Figure A.1e compares the median values (red lines). Additionally, the upper and lower boundaries of the boxes display the respective quartile values. The dashed lines show the regions extending from the boundaries of each box to the most extreme values within 1.5 times the interquartile range. As expected, the VDM reconstructions display higher median values
than the VADM reconstructions. Furthermore, as also suggested by the empirical CDFs, the VDM distributions are shifted in relation to the VADM distributions, and also display a larger range of irradiance values.

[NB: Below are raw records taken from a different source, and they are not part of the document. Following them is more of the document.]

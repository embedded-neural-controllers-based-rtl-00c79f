// tb_snn_top: end-to-end test of the whole network at its default sizes
// (2 inputs x 16 receptive fields, 96 synapses, 3 output neurons).
//
// A reference model of the network, written independently of the RTL
// (receptive-field delays, leaky integrate-and-fire somas, four-window
// Hebbian learning with saturation), runs alongside the design. The test
//   1. checks the reset weights and the weight load/store port,
//   2. checks that all-zero weights give a frame in which nothing fires,
//   3. loads random weights and trains the network on samples drawn around
//      three focus points of the 256x256 input space, with winner-take-all
//      learning (only the first output neuron to fire learns),
//   4. after every frame compares the input spike times, out_fired, out_time
//      and the 19-cycle frame latency with the model, and every 20 frames all
//      96 weights,
//   5. counts each mechanism (output spike, silent frame, repeated firing,
//      hyper-polarization, leak, the four learning windows, both saturation
//      bounds, a start ignored while busy) and fails for any that never
//      happened,
//   6. prints, for each focus point, the output neurons' firing times.
module tb_snn_top;
  import snn_pkg::*;
  localparam int NV = 2, NR = 16, NO = 3, NI = NV * NR;
  localparam int TH = 640, HYP = -64, LEAK = 4;

  logic clk = 0, rst_n = 0;
  logic start;
  logic [NV-1:0][7:0] x;
  logic [NO-1:0] learn_en;
  logic w_we;
  logic [1:0] w_out;
  logic [4:0] w_in;
  logic [7:0] w_wdata, w_rdata;
  logic busy, done;
  phase_e phase;
  logic [NV-1:0][NR-1:0][3:0] in_delay;
  logic [NI-1:0] in_spike;
  logic [NO-1:0] out_spike, out_fired;
  logic [NO-1:0][4:0] out_time;
  logic [NO-1:0][15:0] out_mp;

  snn_top dut (.*);

  always #5 clk = ~clk;

  int checks = 0, failures = 0;
  int W [NO][NI];           // reference weights
  // mechanism counters
  int n_fire = 0, n_silent = 0, n_multi = 0, n_hyper = 0, n_leak = 0, n_ignored = 0;
  int n_win [4];            // sharp, moderate, slight, heavy
  int n_clip_hi = 0, n_clip_lo = 0;

  initial begin
    repeat (400000) @(posedge clk);
    $display("watchdog expired");
    failures++;
    $display("TB_RESULT checks=%0d failures=%0d", checks, failures);
    $finish;
  end

  task automatic chk(string what, int got, int exp);
    checks++;
    if (got != exp) begin
      failures++;
      if (failures < 20) $display("FAIL %s: got %0d exp %0d at %0t", what, got, exp, $time);
    end
  endtask

  function automatic int model_delay(int k, int xv);
    int a, r;
    a = (xv > 17 * k) ? xv - 17 * k : 17 * k - xv;
    r = (a < 30) ? 35 - $rtoi($floor(a * 35.0 / 30.0)) : 0;
    return 15 - $rtoi($floor(3.0 * r / 7.0 + 0.5));
  endfunction

  task automatic write_w(int j, int i, int v);
    w_we = 1; w_out = 2'(j); w_in = 5'(i); w_wdata = 8'(v);
    @(negedge clk);
    w_we = 0;
    W[j][i] = v;
  endtask

  task automatic check_weights(string when);
    for (int j = 0; j < NO; j++)
      for (int i = 0; i < NI; i++) begin
        w_out = 2'(j); w_in = 5'(i); #1;
        chk($sformatf("%s weight[%0d][%0d]", when, j, i), int'(w_rdata), W[j][i]);
      end
    @(negedge clk);
  endtask

  // One frame: sample (x0, x1); if wta, the first neuron to fire learns.
  task automatic frame(int x0, int x1, bit wta, output int ft_o [NO], output bit fd_o [NO]);
    int tpre [NI];
    int m [NO], ft [NO], nsp [NO];
    bit fd [NO];
    int sum, cyc, st, win, dt, nw, prev_mp [NO];
    int got_t [NI], got_n [NI];
    bit learned [NO];

    // reference: input delays, then the somas over steps 0..16
    for (int v = 0; v < NV; v++)
      for (int k = 0; k < NR; k++) tpre[v*NR+k] = model_delay(k, v == 0 ? x0 : x1);
    for (int j = 0; j < NO; j++) begin
      m[j] = 0; fd[j] = 0; ft[j] = 0; nsp[j] = 0;
      for (int s = 0; s <= 16; s++) begin
        sum = 0;
        for (int i = 0; i < NI; i++) if (tpre[i] == s) sum += W[j][i];
        if (sum == 0) begin
          if (m[j] > 0) m[j] = (m[j] > LEAK) ? m[j] - LEAK : 0;
        end else begin
          m[j] += sum;
          if (m[j] >= TH) begin
            m[j] = HYP; nsp[j]++;
            if (!fd[j]) begin fd[j] = 1; ft[j] = s + 1; end
          end
        end
      end
    end

    // drive the design
    for (int i = 0; i < NI; i++) begin got_n[i] = 0; got_t[i] = -1; end
    for (int j = 0; j < NO; j++) prev_mp[j] = 0;
    start = 1; x[0] = 8'(x0); x[1] = 8'(x1);
    @(negedge clk);
    x = '0;  // start stays high: must be ignored while busy
    cyc = 1; st = -1;
    while (!done && cyc < 40) begin
      if (phase == PH_RUN || phase == PH_SETTLE) begin
        st++;
        for (int i = 0; i < NI; i++) if (in_spike[i]) begin got_n[i]++; got_t[i] = st; end
      end
      if (busy) n_ignored++;
      for (int j = 0; j < NO; j++) begin
        if (int'($signed(out_mp[j])) < 0) n_hyper++;
        if (phase == PH_RUN && int'($signed(out_mp[j])) > 0 && int'($signed(out_mp[j])) < prev_mp[j]) n_leak++;
        prev_mp[j] = int'($signed(out_mp[j]));
      end
      @(negedge clk);
      cyc++;
    end
    start = 0;
    chk("frame latency", cyc, 19);
    for (int i = 0; i < NI; i++) begin
      chk($sformatf("input %0d spikes", i), got_n[i], 1);
      chk($sformatf("input %0d time", i), got_t[i], tpre[i]);
    end
    for (int j = 0; j < NO; j++) begin
      chk($sformatf("out %0d fired", j), int'(out_fired[j]), int'(fd[j]));
      if (fd[j]) chk($sformatf("out %0d time", j), int'(out_time[j]), ft[j]);
      if (fd[j]) n_fire++;
      if (nsp[j] > 1) n_multi++;
    end
    if (!fd[0] && !fd[1] && !fd[2]) n_silent++;

    // winner-take-all learning, applied at the learn edge of this cycle
    win = -1;
    for (int j = 0; j < NO; j++)
      if (fd[j] && (win < 0 || ft[j] < ft[win])) win = j;
    for (int j = 0; j < NO; j++) learned[j] = wta && (j == win);
    learn_en = {learned[2], learned[1], learned[0]};
    @(negedge clk);
    learn_en = '0;
    for (int j = 0; j < NO; j++) if (learned[j])
      for (int i = 0; i < NI; i++) begin
        dt = ft[j] - tpre[i];
        nw = W[j][i];
        if (dt < 0)        begin nw -= 8; n_win[3]++; end
        else if (dt <= 5)  begin nw += 8; n_win[0]++; end
        else if (dt <= 10) begin nw += 4; n_win[1]++; end
        else               begin nw -= 1; n_win[2]++; end
        if (nw > 255) begin nw = 255; n_clip_hi++; end
        if (nw < 0)   begin nw = 0;   n_clip_lo++; end
        W[j][i] = nw;
      end
    ft_o = ft; fd_o = fd;
  endtask

  int fx [3] = '{40, 200, 120};
  int fy [3] = '{50, 90, 210};

  initial begin
    int ft [NO];
    bit fd [NO];
    int ft2 [NO];
    bit fd2 [NO];
    int winner [3];
    int c, prev_t, cur_t;
    start = 0; x = '0; learn_en = '0; w_we = 0; w_out = 0; w_in = 0; w_wdata = 0;
    for (int j = 0; j < NO; j++) for (int i = 0; i < NI; i++) W[j][i] = 128;
    repeat (2) @(negedge clk);
    rst_n = 1;
    @(negedge clk);
    check_weights("reset");

    // load/store: all zero weights -> silent frame
    for (int j = 0; j < NO; j++) for (int i = 0; i < NI; i++) write_w(j, i, 0);
    check_weights("zeroed");
    frame(100, 100, 0, ft, fd);

    // random initial weights
    for (int j = 0; j < NO; j++) for (int i = 0; i < NI; i++) write_w(j, i, int'($urandom_range(64, 192)));
    check_weights("loaded");

    // training around three focus points
    for (int n = 0; n < 300; n++) begin
      c = int'($urandom_range(0, 2));
      frame(fx[c] + int'($urandom_range(0, 30)) - 15, fy[c] + int'($urandom_range(0, 30)) - 15, 1, ft, fd);
      if (n % 20 == 19) check_weights("training");
    end
    check_weights("trained");

    // evaluation without learning: each focus point gets its own winner,
    // whose firing time grows with the distance from the focus point
    for (c = 0; c < 3; c++) begin
      frame(fx[c], fy[c], 0, ft, fd);
      winner[c] = -1;
      for (int j = 0; j < NO; j++) if (fd[j] && (winner[c] < 0 || ft[j] < ft[winner[c]])) winner[c] = j;
      prev_t = (winner[c] >= 0) ? ft[winner[c]] : 99;
      for (int d = 10; d <= 60; d += 10) begin
        frame(fx[c] > 128 ? fx[c] - d : fx[c] + d, fy[c], 0, ft2, fd2);
        cur_t = (winner[c] >= 0 && fd2[winner[c]]) ? ft2[winner[c]] : 99;
        chk($sformatf("focus %0d: firing time not earlier at distance %0d", c, d), int'(cur_t >= prev_t), 1);
        $display("focus %0d, distance %0d: winner fires at %0d (99 = silent)", c, d, cur_t);
        prev_t = cur_t;
      end
      $display("focus (%0d,%0d): neuron0 %s%0d  neuron1 %s%0d  neuron2 %s%0d", fx[c], fy[c],
               fd[0] ? "t=" : "silent ", fd[0] ? ft[0] : 0,
               fd[1] ? "t=" : "silent ", fd[1] ? ft[1] : 0,
               fd[2] ? "t=" : "silent ", fd[2] ? ft[2] : 0);
    end

    chk("each focus point has its own output neuron", int'(winner[0] >= 0 && winner[1] >= 0 && winner[2] >= 0 &&
        winner[0] != winner[1] && winner[1] != winner[2] && winner[0] != winner[2]), 1);
    $display("mechanisms: fire %0d silent %0d multi %0d hyper %0d leak %0d ignored-start %0d",
             n_fire, n_silent, n_multi, n_hyper, n_leak, n_ignored);
    $display("learning: sharp %0d moderate %0d slight %0d heavy %0d clip_hi %0d clip_lo %0d",
             n_win[0], n_win[1], n_win[2], n_win[3], n_clip_hi, n_clip_lo);
    chk("fire happened", int'(n_fire > 0), 1);
    chk("silent frame happened", int'(n_silent > 0), 1);
    chk("repeated firing happened", int'(n_multi > 0), 1);
    chk("hyper-polarization happened", int'(n_hyper > 0), 1);
    chk("leak happened", int'(n_leak > 0), 1);
    chk("start ignored while busy", int'(n_ignored > 0), 1);
    for (int k = 0; k < 4; k++) chk($sformatf("learning window %0d happened", k), int'(n_win[k] > 0), 1);
    chk("weight saturation high happened", int'(n_clip_hi > 0), 1);
    chk("weight saturation low happened", int'(n_clip_lo > 0), 1);
    $display("TB_RESULT checks=%0d failures=%0d", checks, failures);
    $finish;
  end
endmodule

We employ the Wilcoxon test to verify if two reconstructions come from identical distributions with equal medians, against the alternative that they do not have equal medians. Note that the distributions need not necessarily be normal. Table A.1 summarizes the results. The reconstructions from the same group (VADM or VDM) have the same median values. However, the reconstructions belonging to different groups disagree from each other.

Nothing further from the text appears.